● TASK PROMPT
Retype, exactly as they appear below, the lines between the line holding "logic [31:0] expv [N];" and the line holding "#1 rst_n = 1'b0;", both ends included.

[SOURCE INFORMATION Boundary: Start]

// tb_rc_matmul_full: the two matrix sizes of the evaluation, 40 x 40 and
// 96 x 96, each as one complete two-session run (multiplier modules, then
// accumulator modules) on its own four-PE board with every parameter of the
// top at its default. See matmul_host for the memory layout, the instruction
// streams and what is checked.
module tb_rc_matmul_full;
  logic clk = 1'b0;
  always #5 clk = ~clk;
  int   c40, f40, c96, f96;
  logic fin40, fin96;

  matmul_host #(.M(40)) u_host40 (.clk, .checks_o(c40), .failures_o(f40), .fin(fin40));
  matmul_host #(.M(96)) u_host96 (.clk, .checks_o(c96), .failures_o(f96), .fin(fin96));

  initial begin
    #200000000;
    $display("watchdog expired");
    $display("TB_RESULT checks=%0d failures=%0d", c40 + c96, f40 + f96 + 1);
    $finish;
  end

  initial begin
    #1;
    wait (fin40 && fin96);
    $display("TB_RESULT checks=%0d failures=%0d", c40 + c96, f40 + f96);
    $finish;
  end
endmodule
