// tb_vector_workloads: the vector workloads of the evaluation on one
// processing element with its default 2^18-word memory: vectors of 131,000
// elements. Runs, with reconfiguration in between:
//   1 two-input addition C = A + B, computed in place over A (A and B fill
//     262,000 of the 262,144 words);
//   2 one-input multiplication of the interleaved pairs in words 0..261,999,
//     in place;
//   3 accumulation of 131,000 numbers.
// Checks every result bit for bit (the sum against an error bound) and the
// run times: 6 + 4 N + 8 + 6 and 5 + 4 N + 8 + 5 cycles for the vector
// modules, N + fetch + emptying for the accumulator, printed as milliseconds
// at 50 MHz.
module tb_vector_workloads;
  import fp_pkg::*;
  import fp_ref_pkg::*;

  localparam int N = 131000;

  logic clk = 1'b0, rst_n = 1'b1;
  always #5 clk = ~clk;
  int checks = 0, failures = 0, cyc = 0;
  always @(posedge clk) cyc <= cyc + 1;

  pe_cfg_e     cfg;
  logic        req, rw, irq;
  logic [17:0] addr;
  logic [31:0] wdata, rdata;

  pe u_dut (.clk, .rst_n, .cfg, .mem_req(req), .mem_rw(rw), .mem_addr(addr),
    .mem_wdata(wdata), .mem_rdata(rdata), .irq);
  pe_memory_model u_mem (.clk, .req, .rw, .addr, .wdata, .rdata);

  logic [31:0] expv [N];

  task automatic chk(input bit ok, input string msg);
    checks++;
    if (!ok) begin
      failures++;
      if (failures < 10) $display("%s", msg);
    end
  endtask

  // Configure, release reset, wait for irq, hold reset again.
  task automatic run(input pe_cfg_e c, output int cycles);
    int t0;
    cfg = c;
    @(negedge clk);
    rst_n = 1'b1;
    t0 = cyc;
    while (!irq && cyc - t0 < 2000000) @(negedge clk);
    cycles = cyc - t0;
    rst_n = 1'b0;
    @(negedge clk);
  endtask

  initial begin
    #100000000; failures++;
    $display("watchdog expired");
    $display("TB_RESULT checks=%0d failures=%0d", checks, failures);
    $finish;
  end

  initial begin
    int cycles, base_a, base_b;
    real exact, mag, got;
    cfg = CFG_ADD2;
    #1 rst_n = 1'b0;
    // 1: two-input addition in place. Program at 0..4, A at 8, B at 8 + N.
    base_a = 8; base_b = 8 + N;
    u_mem.mem[0] = N; u_mem.mem[1] = base_a; u_mem.mem[2] = base_b; u_mem.mem[3] = base_a;
    u_mem.mem[4] = 0;
    for (int i = 0; i < N; i++) begin
      u_mem.mem[base_a + i] = rand_fp(110, 30);
      u_mem.mem[base_b + i] = rand_fp(110, 30);
      expv[i] = ref_op(0, u_mem.mem[base_a + i], u_mem.mem[base_b + i]);
    end
    run(CFG_ADD2, cycles);
    chk(cycles == 6 + 4 * N + 8 + 6, $sformatf("ADD2: %0d cycles", cycles));
    $display("two-input addition, N = %0d: %0d cycles, %0.3f ms at 50 MHz", N, cycles, cycles / 50000.0);
    for (int i = 0; i < N; i++)
      chk(fp_match(u_mem.mem[base_a + i], expv[i]), $sformatf("ADD2 C[%0d] = %h expected %h", i, u_mem.mem[base_a + i], expv[i]));
    // 2: one-input multiplication in place over interleaved pairs at 8..
    u_mem.mem[0] = N; u_mem.mem[1] = base_a; u_mem.mem[2] = base_a; u_mem.mem[3] = 0;
    for (int i = 0; i < 2 * N; i++) u_mem.mem[base_a + i] = rand_fp(100, 50);
    for (int i = 0; i < N; i++)
      expv[i] = ref_op(2, u_mem.mem[base_a + 2 * i], u_mem.mem[base_a + 2 * i + 1]);
    run(CFG_MUL1, cycles);
    chk(cycles == 5 + 4 * N + 8 + 5, $sformatf("MUL1: %0d cycles", cycles));
    $display("one-input multiplication, N = %0d: %0d cycles, %0.3f ms at 50 MHz", N, cycles, cycles / 50000.0);
    for (int i = 0; i < N; i++)
      chk(fp_match(u_mem.mem[base_a + i], expv[i]), $sformatf("MUL1 C[%0d] = %h expected %h", i, u_mem.mem[base_a + i], expv[i]));
    // 3: accumulation of the N products just computed
    u_mem.mem[0] = N; u_mem.mem[1] = base_a; u_mem.mem[2] = 7; u_mem.mem[3] = 0;
    exact = 0.0; mag = 0.0;
    for (int i = 0; i < N; i++) begin
      exact += f2r(u_mem.mem[base_a + i]);
      mag += (f2r(u_mem.mem[base_a + i]) < 0.0) ? -f2r(u_mem.mem[base_a + i]) : f2r(u_mem.mem[base_a + i]);
    end
    run(CFG_ACC, cycles);
    chk(cycles > N && cycles < N + 60, $sformatf("ACC: %0d cycles", cycles));
    $display("accumulation, N = %0d: %0d cycles, %0.3f ms at 50 MHz", N, cycles, cycles / 50000.0);
    got = f2r(u_mem.mem[7]);
    chk((got - exact <= N * mag / 16777216.0) && (exact - got <= N * mag / 16777216.0),
        $sformatf("ACC: sum %g exact %g", got, exact));
    $display("TB_RESULT checks=%0d failures=%0d", checks, failures);
    $finish;
  end
endmodule
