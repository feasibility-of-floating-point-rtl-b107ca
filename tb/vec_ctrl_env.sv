// vec_ctrl_env: one checking environment for tb_vec_controller. It wires a
// vector-module controller (TWO = two-input or one-input) to a data
// processor, a fetch/decode unit and a memory model, loads a program of three
// instructions, compares every memory access with the expected schedule and
// checks the sums written.
module vec_ctrl_env
  import fp_pkg::*;
  import fp_ref_pkg::*;
#(
  parameter bit TWO = 1'b1
) (
  input  logic clk,
  input  logic rst_n,
  output int   checks_o,
  output int   failures_o,
  output logic fin
);

  typedef struct packed {
    logic        req;
    logic        rw;
    logic [17:0] addr;
  } acc_t;

  localparam int NV [3] = '{5, 1, 12};

  initial begin
    checks_o = 0;
    failures_o = 0;
    fin = 1'b0;
  end

  localparam int K   = TWO ? 4 : 3;

  fd_uinst_t         fd_u;
  vdp_uinst_t        dp_u;
  logic              done, final_o, rr, lr, rdyr, req, rw, irq;
  logic [3:0]        ecnt;
  logic [17:0]       addr;
  logic [31:0]       rdata, wdata;

  vec_controller #(.TWO_INPUT(TWO)) u_ctrl (.clk, .rst_n, .done, .final_o, .ecnt,
    .result_ready(rdyr), .fd_uinst(fd_u), .dp_uinst(dp_u), .mem_req(req), .mem_rw(rw), .irq);
  vec_data_processor #(.OP(OP_ADD)) u_dp (.clk, .rst_n, .uinst(dp_u), .data_in(rdata),
    .left_ready(lr), .right_ready(rr), .result_ready(rdyr), .data_out(wdata));
  fetch_decode_unit #(.HAS_CR1(TWO), .ELEM_WORDS(TWO ? 1 : 2)) u_fd (.clk, .rst_n,
    .uinst(fd_u), .data_in(rdata), .addr_out(addr), .done, .final_o, .ecnt);
  pe_memory_model u_mem (.clk, .req, .rw, .addr, .wdata, .rdata);

  acc_t exp_q [$];

  function automatic acc_t mk(input logic r, input logic w, input int ad);
    acc_t x;
    x.req = r; x.rw = w; x.addr = 18'(ad);
    return x;
  endfunction

  task automatic idle(input int n);
    repeat (n) exp_q.push_back('0);
  endtask

  initial begin
    int pc, cyc, mism, a, b, c;
    acc_t e;
    pc = 0; cyc = 0; mism = 0;
    // program: three instructions, then the end marker
    for (int j = 0; j < 3; j++) begin
      a = 1000 + 100 * j; b = 2000 + 100 * j; c = 3000 + 100 * j;
      u_mem.mem[pc++] = NV[j];
      u_mem.mem[pc++] = a;
      if (TWO) u_mem.mem[pc++] = b;
      u_mem.mem[pc++] = c;
      for (int w = 0; w < K; w++) exp_q.push_back(mk(1'b1, 1'b1, pc - K + w));
      idle(2);
      for (int i = 0; i < NV[j] + 2; i++) begin
        if (i < NV[j]) begin
          exp_q.push_back(mk(1'b1, 1'b1, TWO ? a + i : a + 2 * i));
          exp_q.push_back(mk(1'b1, 1'b1, TWO ? b + i : a + 2 * i + 1));
        end else idle(2);
        idle(1);
        if (i >= 2) exp_q.push_back(mk(1'b1, 1'b0, c + i - 2));
        else idle(1);
      end
      for (int i = 0; i < 2 * NV[j] + 2; i++) begin
        u_mem.mem[a + i] = int2f(i);
        u_mem.mem[b + i] = int2f(3 * i);
      end
    end
    u_mem.mem[pc] = 0;  // end marker; the controller still reads K words
    for (int w = 0; w < K; w++) exp_q.push_back(mk(1'b1, 1'b1, pc + w));
    idle(2);
    @(posedge rst_n);
    #1;
    while (!irq && cyc < 1000) begin
      e = (exp_q.size() != 0) ? exp_q.pop_front() : mk(1'b0, 1'b0, 0);
      checks_o++;
      if (req !== e.req || (req && (rw !== e.rw || addr !== e.addr))) begin
        failures_o++;
        if (mism++ < 5) $display("%s cycle %0d: req %0d rw %0d addr %0d, expected %0d %0d %0d",
                                 TWO ? "two" : "one", cyc, req, rw, addr, e.req, e.rw, e.addr);
      end
      cyc++;
      @(negedge clk);
    end
    checks_o++;
    if (exp_q.size() != 0 || !irq) begin
      failures_o++;
      $display("%s: irq %0d after %0d cycles, %0d expected accesses left",
               TWO ? "two" : "one", irq, cyc, exp_q.size());
    end
    // the values written are the element sums
    for (int i = 0; i < NV[2]; i++) begin
      checks_o++;
      if (u_mem.mem[3200 + i] !== int2f(TWO ? 4 * i : 4 * i + 1)) begin
        failures_o++;
        $display("%s: C[%0d] = %h", TWO ? "two" : "one", i, u_mem.mem[3200 + i]);
      end
    end
    fin = 1'b1;
  end

endmodule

[SOURCE INFORMATION Boundary: End]

● REPLY
  logic [31:0] expv [N];

  task automatic chk(input bit ok, input string msg);
    checks++;
    if (!ok) begin
      failures++;
      if (failures < 10) $display("%s", msg);
    end
  endtask

  // Configure, release reset, wait for irq, hold reset again.
  task automatic run(input pe_cfg_e c, output int cycles);
    int t0;
    cfg = c;
    @(negedge clk);
    rst_n = 1'b1;
    t0 = cyc;
    while (!irq && cyc - t0 < 2000000) @(negedge clk);
    cycles = cyc - t0;
    rst_n = 1'b0;
    @(negedge clk);
  endtask

  initial begin
    #100000000; failures++;
    $display("watchdog expired");
    $display("TB_RESULT checks=%0d failures=%0d", checks, failures);
    $finish;
  end

  initial begin
    int cycles, base_a, base_b;
    real exact, mag, got;
    cfg = CFG_ADD2;
    #1 rst_n = 1'b0;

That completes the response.